Me: “In this day and age, I can summon almost any information I want in the blink of an eye. I’m one click away from all the answers I could ever need. There is no knowledge beyond my grasp.”
Also me: “I have no idea what day it is.”
cashier: “would you like to donate to fight hunger?”
me: “oh, hunger wants to rumble?”
*dip knuckles in syrup & then in Cheerios
“im ready”
If someone catches you doing something inappropriate don’t stop, just do it slowly while keeping eye contact.
Ad placement of the day
#ooh
“Man, what’s eating you today?
*looks down*
I Don’t know…. GET IT OFF OF ME!!!
I know repetitive noises irritate people so I’m surprised there weren’t more rage-induced murders back when typewriters were being used
Sucking someone’s finger is supposed to be seductive, but my dentist just seemed pretty upset.
wife: we’re hanging out with hannah and her husband tonight
me: ugh why? that dude sucks, all he talks about is horses
wife: i’m sure he’ll have something else to talk about this time
[later]
hannah’s husband: hey
me: that’s it i’m out
I don’t know if my neighbour is having sex or disciplining her dog. Either way, I’ve paused Downton Abbey to crack the case.
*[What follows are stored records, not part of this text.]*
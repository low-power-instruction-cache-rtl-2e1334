// ahb_burst_master: AHB-Lite master that refills one cache block.
//
// On `start` it reads the BEATS words of the block that holds `start_addr`
// as one wrapping burst (WRAP4 for 4-word blocks, WRAP8 for 8-word blocks),
// beginning with the requested word, so the word the processor is waiting
// for comes back first. Transfers are pipelined the AHB way: the address
// phase of beat n+1 overlaps the data phase of beat n, and everything
// advances only when HREADY is high. Every word returned is handed to the
// control unit on `beat_v` together with its position in the block
// (`beat_word`); `beat_last` marks the final beat. `busy` is high from
// `start` until the last beat. Reads only (HWRITE low), word size,
// HPROT = opcode fetch, non-cacheable, privileged. `start` is ignored while
// busy. The design only says that an AHB master fetches the missing block
// from main memory; burst type, wrapping order and HPROT are this
// implementation's choices. HRESP is expected to be OKAY (error responses
// are not handled; an assertion flags them).
module ahb_burst_master
  import lpic_pkg::*;
#(
  parameter int unsigned BEATS = 4,
  localparam int unsigned WW   = (BEATS > 1) ? $clog2(BEATS) : 1
) (
  input  logic              clk,
  input  logic              rst_n,
  // control unit side
  input  logic              start,
  input  logic [ADDR_W-1:0] start_addr,
  output logic              busy,
  output logic              beat_v,
  output logic [WW-1:0]     beat_word,
  output logic              beat_last,
  output logic [WORD_W-1:0] beat_data,
  // AHB-Lite master
  output logic [ADDR_W-1:0] haddr,
  output logic [1:0]        htrans,
  output logic [2:0]        hburst,
  output logic [2:0]        hsize,
  output logic              hwrite,
  output logic [3:0]        hprot,
  input  logic              hready,
  input  logic [WORD_W-1:0] hrdata,
  input  logic              hresp
);

  logic              addr_v, data_v;
  logic [WW-1:0]     addr_cnt, data_cnt;
  logic [WW-1:0]     first_word;
  logic [ADDR_W-1:0] blk_addr;

  always_ff @(posedge clk or negedge rst_n) begin
    if (!rst_n) begin
      addr_v     <= 1'b0;
      data_v     <= 1'b0;
      addr_cnt   <= '0;
      data_cnt   <= '0;
      first_word <= '0;
      blk_addr   <= '0;
    end else begin
      if (start && !busy) begin
        addr_v     <= 1'b1;
        addr_cnt   <= '0;
        first_word <= start_addr[2 +: WW];
        blk_addr   <= {start_addr[ADDR_W-1:WW+2], {(WW+2){1'b0}}};
      end else if (hready) begin
        data_v <= addr_v;
        if (addr_v) begin
          data_cnt <= addr_cnt;
          if (addr_cnt == WW'(BEATS - 1)) addr_v <= 1'b0;
          addr_cnt <= addr_cnt + 1'b1;
        end
      end
    end
  end

  assign busy      = addr_v || data_v;
  assign htrans    = !addr_v ? HTRANS_IDLE : (addr_cnt == '0 ? HTRANS_NONSEQ : HTRANS_SEQ);
  assign haddr     = blk_addr | {{(ADDR_W-WW-2){1'b0}}, WW'(first_word + addr_cnt), 2'b00};
  assign hburst    = (BEATS == 16) ? HBURST_WRAP16 : (BEATS == 8) ? HBURST_WRAP8 : HBURST_WRAP4;
  assign hsize     = HSIZE_WORD;
  assign hwrite    = 1'b0;
  assign hprot     = 4'b0010;

  assign beat_v    = data_v && hready;
  assign beat_word = WW'(first_word + data_cnt);
  assign beat_last = (data_cnt == WW'(BEATS - 1));
  assign beat_data = hrdata;

  a_okay: assert property (@(posedge clk) disable iff (!rst_n) data_v |-> hresp == HRESP_OKAY)
    else $error("ahb_burst_master: error response");

endmodule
I was sad until I automatically connected to the local McDonald’s WiFi, then I was ~extra~ sad.
[on a date]
him: I just want someone who isn’t obsessed with their phone
me: *slowly slides the 20 ft charger I was about to plug into the restaurant wall back into my purse*
(me hosting a paranormal show): you look like you’ve seen a ghost!
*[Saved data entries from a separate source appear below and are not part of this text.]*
// tb_ahb_burst_master: runs refill bursts of 4 and of 8 words against the
// behavioural AHB memory (10-cycle first access, random wait states on the
// later beats). Checks: NONSEQ then SEQ transfer types, HBURST, word size,
// read-only, address held while HREADY is low, wrapping address order
// starting at the requested word, every returned word and its position in
// the block, the last-beat flag, one beat per requested word, and the
// first-word latency (the critical word arrives LAT cycles after its
// address phase, LAT + 1 cycles after the cycle in which `start` is high).
module tb_ahb_burst_master;
  import lpic_pkg::*;
  import tb_mem_pkg::*;
  logic clk = 1'b0, rst_n = 1'b0;
  always #5 clk = ~clk;

  localparam int LAT = 10;
  int checks = 0, failures = 0, cyc = 0;

  task automatic chk(input bit ok, input string what);
    checks++;
    if (!ok) begin failures++; if (failures < 10) $display("FAIL %s at %0t", what, $time); end
  endtask

  logic        start [2], busy [2], beat_v [2], beat_last [2], hwrite [2], hready [2], hresp [2];
  logic [31:0] start_addr [2], beat_data [2], haddr [2], hrdata [2];
  logic [1:0]  htrans [2];
  logic [2:0]  hburst [2], hsize [2];
  logic [3:0]  hprot [2];
  logic [2:0]  beat_word [2];
  int          bursts [2], perr [2];

  logic [1:0] bw4;
  ahb_burst_master #(.BEATS(4)) u_m4 (
    .clk, .rst_n, .start(start[0]), .start_addr(start_addr[0]), .busy(busy[0]),
    .beat_v(beat_v[0]), .beat_word(bw4), .beat_last(beat_last[0]), .beat_data(beat_data[0]),
    .haddr(haddr[0]), .htrans(htrans[0]), .hburst(hburst[0]), .hsize(hsize[0]),
    .hwrite(hwrite[0]), .hprot(hprot[0]), .hready(hready[0]), .hrdata(hrdata[0]), .hresp(hresp[0]));
  assign beat_word[0] = {1'b0, bw4};
  ahb_burst_master #(.BEATS(8)) u_m8 (
    .clk, .rst_n, .start(start[1]), .start_addr(start_addr[1]), .busy(busy[1]),
    .beat_v(beat_v[1]), .beat_word(beat_word[1]), .beat_last(beat_last[1]), .beat_data(beat_data[1]),
    .haddr(haddr[1]), .htrans(htrans[1]), .hburst(hburst[1]), .hsize(hsize[1]),
    .hwrite(hwrite[1]), .hprot(hprot[1]), .hready(hready[1]), .hrdata(hrdata[1]), .hresp(hresp[1]));

  for (genvar g = 0; g < 2; g++) begin : g_mem
    ahb_mem_model #(.LAT(LAT), .RAND_WAIT(1'b1)) u_mem (
      .clk, .rst_n, .haddr(haddr[g]), .htrans(htrans[g]), .hwrite(hwrite[g]),
      .hready(hready[g]), .hrdata(hrdata[g]), .hresp(hresp[g]),
      .bursts(bursts[g]), .protocol_errors(perr[g]));
  end

  // address and control must hold while the slave stretches a transfer
  logic [31:0] last_haddr [2];
  logic [1:0]  last_htrans [2];
  logic        was_stalled [2];
  always @(posedge clk) begin
    for (int g = 0; g < 2; g++) begin
      if (rst_n && was_stalled[g]) begin
        checks++;
        if (haddr[g] != last_haddr[g] || htrans[g] != last_htrans[g]) failures++;
      end
      was_stalled[g] = rst_n && !hready[g] && htrans[g] != 2'b00;
      last_haddr[g] = haddr[g]; last_htrans[g] = htrans[g];
    end
  end

  task automatic run_burst(input int g, input int beats);
    logic [31:0] a; int got, first_lat, t; bit seen_first;
    a = ($urandom & 32'hFFFF_FFFC);
    @(posedge clk); #1;
    start[g] = 1; start_addr[g] = a;
    @(posedge clk); #1;
    start[g] = 0;
    got = 0; t = 0; seen_first = 0;
    while (got < beats && t < 200) begin
      #7;
      t++;
      if (htrans[g] != 2'b00 && hready[g]) begin
        int n;
        n = got + (seen_first ? 1 : 0);
        chk(htrans[g] == ((haddr[g] == a) ? 2'b10 : 2'b11), "transfer type");
        chk(hburst[g] == (beats == 4 ? 3'b010 : 3'b100) && hsize[g] == 3'b010 && !hwrite[g],
            "burst, size, direction");
        if (haddr[g] == a) seen_first = 1;
      end
      if (beat_v[g]) begin
        logic [31:0] ea;
        ea = (a & ~32'(beats * 4 - 1)) | (((a >> 2) + 32'(got)) % beats) << 2;
        chk(beat_word[g] == 3'(ea[4:2] & 3'(beats - 1)), "beat position");
        chk(beat_data[g] == mem_word(ea), "beat data");
        chk(beat_last[g] == (got == beats - 1), "last flag");
        if (got == 0) chk(t == LAT + 1, $sformatf("first-word latency %0d", t));
        got++;
      end
      @(posedge clk); #1;
    end
    chk(got == beats, "beat count");
    @(posedge clk); #1;
    chk(!busy[g], "idle after burst");
  endtask

  initial begin
    for (int g = 0; g < 2; g++) begin start[g] = 0; start_addr[g] = 0; was_stalled[g] = 0; end
    #12 rst_n = 1'b1;
    for (int n = 0; n < 60; n++) begin
      run_burst(0, 4);
      run_burst(1, 8);
    end
    chk(perr[0] == 0 && perr[1] == 0, "protocol");
    chk(bursts[0] == 60 && bursts[1] == 60, "burst count");
    $display("TB_RESULT checks=%0d failures=%0d", checks, failures);
    $finish;
  end

  always @(posedge clk) begin
    cyc++;
    if (cyc > 20000) begin
      $display("watchdog expired");
      $display("TB_RESULT checks=%0d failures=%0d", checks, failures + 1);
      $finish;
    end
  end
endmodule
Director: for the tenth time please stop saying that
[skydiving, first jump]
INSTRUCTOR: everyone ready?
EAGLE: yes.
HAWK: check.
SPARROW: ready.
PENGUIN: this is a really bad idea.
If I want to get back at you for slighting me, I’m not going to embarrass you or insult you. I smoke, I rarely exercise, I eat tons of red meat, and I drank to excess nearly every day for 30+ years. I’ll make you my emergency contact
[Therapy]
Me: What do you mean “boundary issues?”
Therapist (gently pushing me off his lap): Why don’t you put some clothes on & we’ll talk?